Kurt observed her with a fresh perspective. Her owlish eyes looked enormous through the thick curve of her lenses in the bright halogen light of the parking lot. There was intelligence there and, once she was free from her superiors, even a hint of determination.
“I want you to see this,” she said. She opened the binder and paged through a set of glossy photos. They were crime scene shots from Collin’s bedroom, gruesome and bloody. The boy lay face up, naked, his hand loosely encircling the gun that was stuck up inside his mouth.

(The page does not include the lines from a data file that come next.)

// stap_coproc_top: the two inner-product co-processors for STAP weight
// calculation, side by side.
//
// Adaptive weight calculation (QR decomposition or conjugate gradient) spends
// most of its time in vector inner products. Both co-processors take two
// vectors of block-floating-point mantissas from the host over a 36-bit path
// and return a short list of partial sums that the host adds:
//   mac_* : multiply-and-accumulate; one pair per cycle; S = 7 partial sums
//           per vector, each with its own exponent.
//   mad_* : multiply-and-add; two words (four operands) per core cycle, the
//           input side at twice the core rate; N/2 partial sums per vector.
// In the original system the two are alternative loads of the same FPGA; here
// both are instantiated, each with its own clock, reset and ports. The host
// processor and the interconnection bus are outside this design: their data
// path appears as the in_/out_ ports.
module stap_coproc_top
  import stap_pkg::*;
(
  // multiply-and-accumulate co-processor
  input  logic             mac_clk,
  input  logic             mac_rst_n,
  input  logic             mac_in_valid,
  output logic             mac_in_ready,
  input  logic [BUS_W-1:0] mac_in_data,
  output logic             mac_out_valid,
  input  logic             mac_out_ready,
  output logic [BUS_W-1:0] mac_out_data,
  output logic             mac_norm_evt,
  // multiply-and-add co-processor (mad_clk is the fast input clock)
  input  logic             mad_clk,
  input  logic             mad_rst_n,
  input  logic             mad_in_valid,
  output logic             mad_in_ready,
  input  logic [BUS_W-1:0] mad_in_data,
  output logic             mad_out_valid,
  input  logic             mad_out_ready,
  output logic [BUS_W-1:0] mad_out_data,
  output logic             mad_set_evt
);

  mac_coproc u_mac (
    .clk(mac_clk), .rst_n(mac_rst_n),
    .in_valid(mac_in_valid), .in_ready(mac_in_ready), .in_data(mac_in_data),
    .out_valid(mac_out_valid), .out_ready(mac_out_ready), .out_data(mac_out_data),
    .norm_evt(mac_norm_evt)
  );

  mad_coproc u_mad (
    .clk(mad_clk), .rst_n(mad_rst_n),
    .in_valid(mad_in_valid), .in_ready(mad_in_ready), .in_data(mad_in_data),
    .out_valid(mad_out_valid), .out_ready(mad_out_ready), .out_data(mad_out_data),
    .set_evt(mad_set_evt)
  );

endmodule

Dipper looked up at Kurt and blinked nervously. “Are you all rig
ht to look at these?”
Kurt nodded grimly.
“You see the blood?” she asked.
“Yes.”
“There was no exit wound,” Dipper said. Then, in an academic tone, she continued: “An exit wound from a self-inflicted gunshot wound to the head with a nine-millimeter actually occurs in only sixty-nine percent of the cases, so it’s not unusual at all that there isn’t one here. Also, as you know, the Secret Service uses a special load—”
“A super-vel,” Kurt said, scowling. It was a soft slug, meant to enter and do maximum damage while also minimizing the danger of exiting the body and harming innocent bystanders. It was the standard load for an agent’s gun. “What’s your point?”
“You see the blood?” she asked again.
“Yes.” There was blood all over the bed, from one side to the other.
“My dad was a funeral director,” Dipper explained, “and I was an investigator for the M.E.’s office in Richmond before I came here. So I know about these things. What happens with a wound like this is if the bullet strikes the brain stem, the person dies instantly. Sometimes, and— Are you okay with this?”
“I am,” he said. His mouth was pressed tightly closed.
“Sometimes, if the bullet enters the posterior region of the brain, the person can— It takes some time. They don’t die right away. I’m sorry, but that’s what I think happened with your son.”